The crystal structures of huIgG1 Fab and Fc were also used to examine the locations of the modified lysine residues in the secondary structures of huN901 constant regions. As shown in Figure 10, most modified lysine residues are located in the surface loops of the antibody, with only two modified lysine residues in the heavy chain (K323 and K393) located in β-sheets. Although they are not located in loop regions, these two residues still have relatively large solvent accessibilities and large B-factors (Fig. 9).
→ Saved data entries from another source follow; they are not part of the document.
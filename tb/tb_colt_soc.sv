// tb_colt_soc: end-to-end test of the COLT SoC on a 5x5 torus (5 segments,
// 16 words per segment, 4 ATTU address rows), with the behavioural torus
// (noc_model), 25 behavioural scan cores (scan_core_model, the core of tile 6
// faulty) and an isolation hand-shake answered after 3 cycles.
//
// Sequence:
//   1. load every TVM over the broadcast load bus (5 x 16 cycles);
//   2. train tile 12's ATTU on normal OCP traffic, then arm it;
//   3. software test of tile 0 with all sources free (pass); replies of
//      source 1 are delayed 1500 cycles, so they arrive late and are dropped;
//   4. ATTU-triggered test of tile 12 while tile 11 (a data source) runs
//      safety-critical code: refusal (NACK), word rebuilt from parity;
//   5. software test of tile 6 (faulty core) while data sources 7 and 1 are
//      safety-critical with blocking: two refusals, forced re-request to 7,
//      delivery deferred until the testbench ends 7's section; the test fails,
//      FT response disables the core;
//   6. test of tile 18 while sources 17 and 23 are safety-critical without
//      blocking: forced re-request served during the section (interference);
//   7. tiles 7, 14 and 16 (one colour, three rows) request at once; 16 has
//      storage redundancy off (every request must be forced). They run
//      concurrently.
// Checked throughout: one token per row ring, all tokens on one colour,
// cores under test at least 3 hops apart. Checked per test: pass/fail,
// exactly 64 scan patterns (capture pulses), test time at least 64*34 cycles
// and, for tests with free sources, at most 64*34 + 32 plus a fetch budget
// of 120 cycles per 8-word group. Each mechanism is counted and must occur.
module tb_colt_soc;
  import colt_pkg::*;
  localparam int N = 5, SEGS = 5, K = 4, DEPTH = 16, NN = N * N;
  localparam logic [31:0] CFG = 32'hFFFF_0000;

  int checks = 0, failures = 0;
  logic clk = 0, rst_n = 0;
  always #5 clk = ~clk;

  flit_t      [NN-1:0]       net_out, net_in;
  logic       [NN-1:0]       net_out_valid, net_out_ready, net_in_valid, net_in_ready;
  ocp_cmd_t   [NN-1:0]       ocp_mcmd;
  logic [NN-1:0][31:0]       ocp_maddr, ocp_mdata, cfg_rdata;
  logic [NN-1:0][ID_W-1:0]   msg_src, msg_dst;
  logic       [NN-1:0]       cfg_rvalid, core_isolate, isolate_ack, core_disabled;
  logic       [NN-1:0]       scan_en, scan_in, capture, scan_out, has_token, fault;
  logic                      step, load_valid;
  logic [SEG_W-1:0]          load_seg;
  logic [3:0]                load_addr;
  logic [63:0]               load_data;
  tc_state_t  [NN-1:0]       tc_state;
  cfg_t       [NN-1:0]       cfg;
  tile_stat_t [NN-1:0]       stat;
  longint                    flit_hops, packets;
  int                        slow_src = -1, slow_lat = 0;
  logic [31:0]               trained [60];
  int                        req16_forced = 0, req16_free = 0;

  colt_soc #(.N(N), .SEGS(SEGS), .K(K), .MULT(3), .RADIUS(1), .DEPTH(DEPTH), .ROWS(4),
             .N_ANOM(4)) dut (
    .clk, .rst_n, .net_out, .net_out_valid, .net_out_ready, .net_in, .net_in_valid,
    .net_in_ready, .ocp_mcmd, .ocp_maddr, .ocp_mdata, .msg_src, .msg_dst, .cfg_rdata,
    .cfg_rvalid, .load_valid, .load_seg, .load_addr, .load_data, .core_isolate,
    .isolate_ack, .core_disabled, .scan_en, .scan_in, .capture, .scan_out, .has_token,
    .step, .tc_state, .cfg, .stat);

  noc_model #(.N(N), .HOP_LAT(3)) u_noc (
    .clk, .rst_n, .net_out, .net_out_valid, .net_out_ready, .net_in, .net_in_valid, .net_in_ready,
    .slow_src, .slow_lat, .flit_hops, .packets);

  // requests sent by tile 16 (no redundancy: all must be forced)
  always @(posedge clk) begin
    hdr_t h;
    h = hdr_t'(net_out[16].data);
    if (rst_n && net_out_valid[16] && net_out[16].head && h.mtype == MSG_REQ) begin
      if (h.force_) req16_forced++;
      else          req16_free++;
    end
  end

  for (genvar i = 0; i < NN; i++) begin : g_core
    scan_core_model u_core (.clk, .fault(fault[i]), .scan_en(scan_en[i]), .scan_in(scan_in[i]),
                            .capture(capture[i]), .scan_out(scan_out[i]));
    logic [2:0] d;
    always @(posedge clk) begin
      d <= {d[1:0], core_isolate[i]};
      isolate_ack[i] <= d[2] && core_isolate[i];
    end
    initial begin d = '0; isolate_ack[i] = 0; end
  end

  function automatic int colour(int id);
    return (id % N + 3 * (id / N)) % SEGS;
  endfunction

  function automatic int lee(int a, int b);
    int dx, dy;
    dx = (a % N - b % N + N) % N; dy = (a / N - b / N + N) % N;
    if (N - dx < dx) dx = N - dx;
    if (N - dy < dy) dy = N - dy;
    return dx + dy;
  endfunction

  // ---------------- mechanism counters ----------------
  int n_load, n_steps, n_token_moves, n_isolate, n_pass, n_fail, n_disabled, n_concurrent;
  int captures [NN];
  int t_start  [NN];
  int t_len    [NN];
  longint cyc = 0;
  tc_state_t prev_state [NN];

  always @(posedge clk) begin
    int holders, c0, maxc;
    cyc <= cyc + 1;
    if (rst_n) begin
      if (step) n_steps++;
      holders = 0; maxc = 0;
      for (int y = 0; y < N; y++) begin
        int cnt;
        cnt = 0;
        for (int x = 0; x < N; x++) cnt += has_token[y * N + x];
        if (cnt > 1) begin
          failures++;
          $display("FAIL %0d tokens in row %0d at cycle %0d", cnt, y, cyc);
        end
      end
      c0 = -1;
      for (int i = 0; i < NN; i++) begin
        if (has_token[i]) begin
          if (c0 < 0) c0 = colour(i);
          else if (colour(i) != c0) begin
            failures++;
            $display("FAIL tokens on colours %0d and %0d at cycle %0d", c0, colour(i), cyc);
          end
        end
        if (tc_state[i] == TC_IN_PROG) begin
          maxc++;
          for (int j = 0; j < i; j++)
            if (tc_state[j] == TC_IN_PROG && lee(i, j) < 3) begin
              failures++;
              $display("FAIL tiles %0d and %0d tested together, %0d hops apart", i, j, lee(i, j));
            end
        end
        if (capture[i]) captures[i]++;
        if (tc_state[i] == TC_IN_PROG && prev_state[i] != TC_IN_PROG) t_start[i] = int'(cyc);
        if (tc_state[i] == TC_COMPLETE && prev_state[i] == TC_IN_PROG)
          t_len[i] = int'(cyc) - t_start[i];
        if (tc_state[i] == TC_INIT_TEST && prev_state[i] != TC_INIT_TEST) n_isolate++;
        if (has_token[i] && tc_state[i] == TC_WAIT_SEND && step) n_token_moves++;
        prev_state[i] = tc_state[i];
      end
      if (maxc > n_concurrent) n_concurrent = maxc;
    end
  end

  // ---------------- stimulus helpers ----------------
  task automatic ocp(int tile, ocp_cmd_t cmd, logic [31:0] addr, logic [31:0] data,
                     int src = 0, int dst = 0);
    @(negedge clk);
    ocp_mcmd[tile] = cmd; ocp_maddr[tile] = addr; ocp_mdata[tile] = data;
    msg_src[tile] = ID_W'(src); msg_dst[tile] = ID_W'(dst);
    @(negedge clk);
    ocp_mcmd[tile] = OCP_IDLE; ocp_maddr[tile] = '0;
  endtask

  task automatic cfg_write(int tile, logic [5:0] v);
    ocp(tile, OCP_WR, CFG, 32'(v));
  endtask

  task automatic wait_test(int tile, int runs);
    while (int'(stat[tile].tests_run) < runs) @(posedge clk);
    @(negedge clk);
  endtask

  task automatic check_test(string name, int tile, bit exp_fail, bit bounded);
    int lo, hi;
    lo = K * DEPTH * (SCAN_LEN + 2);
    hi = lo + SCAN_LEN + 120 * (K * DEPTH / PKT_WORDS);
    checks++;
    if (bit'(stat[tile].tests_failed != 0) != exp_fail) begin
      failures++; $display("FAIL %s: tests_failed=%0d", name, stat[tile].tests_failed);
    end
    checks++;
    if (core_disabled[tile] != exp_fail) begin
      failures++; $display("FAIL %s: core_disabled=%b", name, core_disabled[tile]);
    end
    checks++;
    if (captures[tile] != K * DEPTH) begin
      failures++; $display("FAIL %s: %0d scan patterns", name, captures[tile]);
    end
    checks++;
    if (t_len[tile] < lo || (bounded && t_len[tile] > hi)) begin
      failures++; $display("FAIL %s: test took %0d cycles (%0d..%0d)", name, t_len[tile], lo, hi);
    end
    $display("%s: tile %0d, %0d patterns in %0d cycles, %s", name, tile, captures[tile],
             t_len[tile], stat[tile].tests_failed != 0 ? "FAIL -> core disabled" : "pass");
    if (exp_fail) n_fail++; else n_pass++;
    if (core_disabled[tile]) n_disabled++;
  endtask

  function automatic longint sum(string f);
    longint s;
    s = 0;
    for (int i = 0; i < NN; i++)
      case (f)
        "served":    s += stat[i].served;
        "nacked":    s += stat[i].nacked;
        "blocked":   s += stat[i].blocked_cycles;
        "interfere": s += stat[i].interfere_cycles;
        "nack_rx":   s += stat[i].nack_rx;
        "forced":    s += stat[i].forced;
        "rebuilt":   s += stat[i].rebuilt;
        "stale":     s += stat[i].stale;
        default:     s += 0;
      endcase
    return s;
  endfunction

  task automatic need(string name, longint v);
    checks++;
    if (v < 1) begin failures++; $display("FAIL mechanism never happened: %s", name); end
    $display("  %-28s %0d", name, v);
  endtask

  initial begin
    repeat (200000) @(posedge clk);
    failures++;
    $display("watchdog expired");
    $display("TB_RESULT checks=%0d failures=%0d", checks, failures); $finish;
  end

  initial begin
    ocp_mcmd = '{default: OCP_IDLE}; ocp_maddr = '0; ocp_mdata = '0; msg_src = '0; msg_dst = '0;
    load_valid = 0; load_seg = '0; load_addr = '0; load_data = '0;
    fault = '0; fault[6] = 1'b1;
    for (int i = 0; i < NN; i++) begin captures[i] = 0; t_len[i] = 0; prev_state[i] = TC_WAIT_TOKEN; end
    repeat (3) @(negedge clk);
    rst_n = 1;

    // 1. load the test set
    for (int s = 0; s < SEGS; s++)
      for (int a = 0; a < DEPTH; a++) begin
        @(negedge clk);
        load_valid = 1; load_seg = SEG_W'(s); load_addr = 4'(a);
        load_data = seg_word(s, a, K);
        n_load++;
      end
    @(negedge clk);
    load_valid = 0;
    checks++;
    if (dut.g_row[2].g_col[3].u_tile.u_tvm.mem[5] != seg_word(colour(13), 5, K)) begin
      failures++; $display("FAIL TVM load");
    end

    // 2. ATTU of tile 12: train on normal traffic, then arm
    for (int i = 0; i < 60; i++) begin
      trained[i] = 32'h2000 + $urandom % 256;
      ocp(12, ($urandom % 2) ? OCP_RD : OCP_WR, trained[i], $urandom, 12, ($urandom % 2) ? 3 : 7);
    end
    cfg_write(12, 6'b110010);  // redundancy, ATTU on, training off, blocking

    // 3. software-requested test of tile 0, all sources free; the path from
    //    source 1 is congested, so its replies come after the group was
    //    completed from parity and are dropped as stale
    slow_src = 1; slow_lat = 1500;
    cfg_write(0, 6'b101010);
    wait_test(0, 1);
    repeat (1600) @(negedge clk);
    slow_src = -1; slow_lat = 0;
    check_test("test tile 0", 0, 0, 1);

    // 4. ATTU-triggered test of tile 12, data source 11 safety-critical
    cfg_write(11, 6'b100011);
    for (int i = 0; i < 20; i++)
      ocp(12, OCP_RD, trained[$urandom % 60], 0, 12, 3);   // normal: no anomaly
    checks++;
    if (stat[12].anomalies != 0) begin failures++; $display("FAIL false anomaly"); end
    for (int i = 0; i < 4; i++) ocp(12, OCP_WR, 32'h9000 + i, 0, 12, 20);
    wait_test(12, 1);
    cfg_write(11, 6'b100010);
    check_test("ATTU test tile 12", 12, 0, 0);

    // 5. faulty core 6; sources 7 and 1 safety-critical with blocking
    cfg_write(7, 6'b100011);
    cfg_write(1, 6'b100011);
    cfg_write(6, 6'b101010);
    while (stat[7].blocked_cycles < 100) @(posedge clk);
    cfg_write(7, 6'b100010);   // 7 leaves its section: deferred packets go out
    wait_test(6, 1);
    cfg_write(1, 6'b100010);
    check_test("test tile 6 (faulty core)", 6, 1, 0);

    // 6. sources 17 and 23 safety-critical without blocking
    cfg_write(17, 6'b100001);
    cfg_write(23, 6'b100001);
    cfg_write(18, 6'b101010);
    wait_test(18, 1);
    cfg_write(17, 6'b100010);
    cfg_write(23, 6'b100010);
    check_test("test tile 18 (interference)", 18, 0, 0);

    // 7. three concurrent tests on one colour; 16 without redundancy
    begin
      for (int i = 0; i < NN; i++) captures[i] = 0;
      cfg_write(7, 6'b101010);
      cfg_write(14, 6'b101010);
      cfg_write(16, 6'b001010);
      wait_test(7, 1); wait_test(14, 1); wait_test(16, 1);
      check_test("concurrent test tile 7", 7, 0, 1);
      check_test("concurrent test tile 14", 14, 0, 1);
      check_test("concurrent test tile 16 (no redundancy)", 16, 0, 1);
      checks++;
      if (req16_free != 0 || req16_forced == 0) begin
        failures++; $display("FAIL tile 16 requests: %0d forced, %0d unforced", req16_forced, req16_free);
      end
    end

    // configuration register read-back
    fork
      ocp(7, OCP_RD, CFG, 0);
      begin @(posedge cfg_rvalid[7]); @(negedge clk); end
    join
    checks++;
    if (cfg_rdata[7][5:0] != 6'b100010) begin failures++; $display("FAIL cfg read %h", cfg_rdata[7]); end

    $display("mechanisms:");
    need("TVM words loaded", n_load);
    need("ATTU range merges", stat[12].merges);
    need("ATTU anomalies", stat[12].anomalies);
    need("ATTU test triggers", stat[12].triggers);
    need("token steps", n_steps);
    need("token hand-overs", n_token_moves);
    need("core isolations", n_isolate);
    need("tests passed", n_pass);
    need("tests failed", n_fail);
    need("cores disabled (FT response)", n_disabled);
    need("packets served", sum("served"));
    need("requests refused (NACK)", sum("nacked"));
    need("NACKs received", sum("nack_rx"));
    need("words rebuilt from parity", sum("rebuilt"));
    need("forced requests", sum("forced"));
    need("blocked cycles", sum("blocked"));
    need("interference cycles", sum("interfere"));
    need("stale replies dropped", sum("stale"));
    need("max concurrent tests >= 3", n_concurrent >= 3 ? n_concurrent : 0);
    $display("  network: %0d packets, %0d flit-hops", packets, flit_hops);
    $display("TB_RESULT checks=%0d failures=%0d", checks, failures);
    $finish;
  end
endmodule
In summary, the structural heterogeneity caused by random conjugation of lysine residues in huN901– DM1 was characterized by mass spectrometry and peptide mapping. Twofold heterogeneity was revealed: First, the antibody contains species linked with different number of drug molecules; second, antibody with the same number of drug molecules may have different sites of linkage. The conjugation sites were determined by both trypsin and Asp-N protease digestion. Although trypsin digestion led to determination of specific sites of modification, chromatographic differences between maps of naked antibody and conjugate appeared more evident upon Asp-N protease digestion. Modification sites detected by both methods are generally consistent, therefore strengthening the results. All modifications are partial, with about seven lysine residues in the light chain and 13 lysine residues in the heavy chain modified. The detected conjugation sites in huN901–DM1 were mapped in the crystal structural models of huIgG1, and the modified residues were generally found in areas with large solvent accessibility and structural flexibility. Results of this study have enhanced the understanding of the structure of MAb–maytansinoid conjugates and other types of immunoconjugates. Additionally, correlation of residue location and modification is expected to provide useful information to improve conjugation selectivity and to design conjugates with better structural homogeneity and biological activities. The methods used in this study should be applicable to elucidate structural details of other immunoconjugates.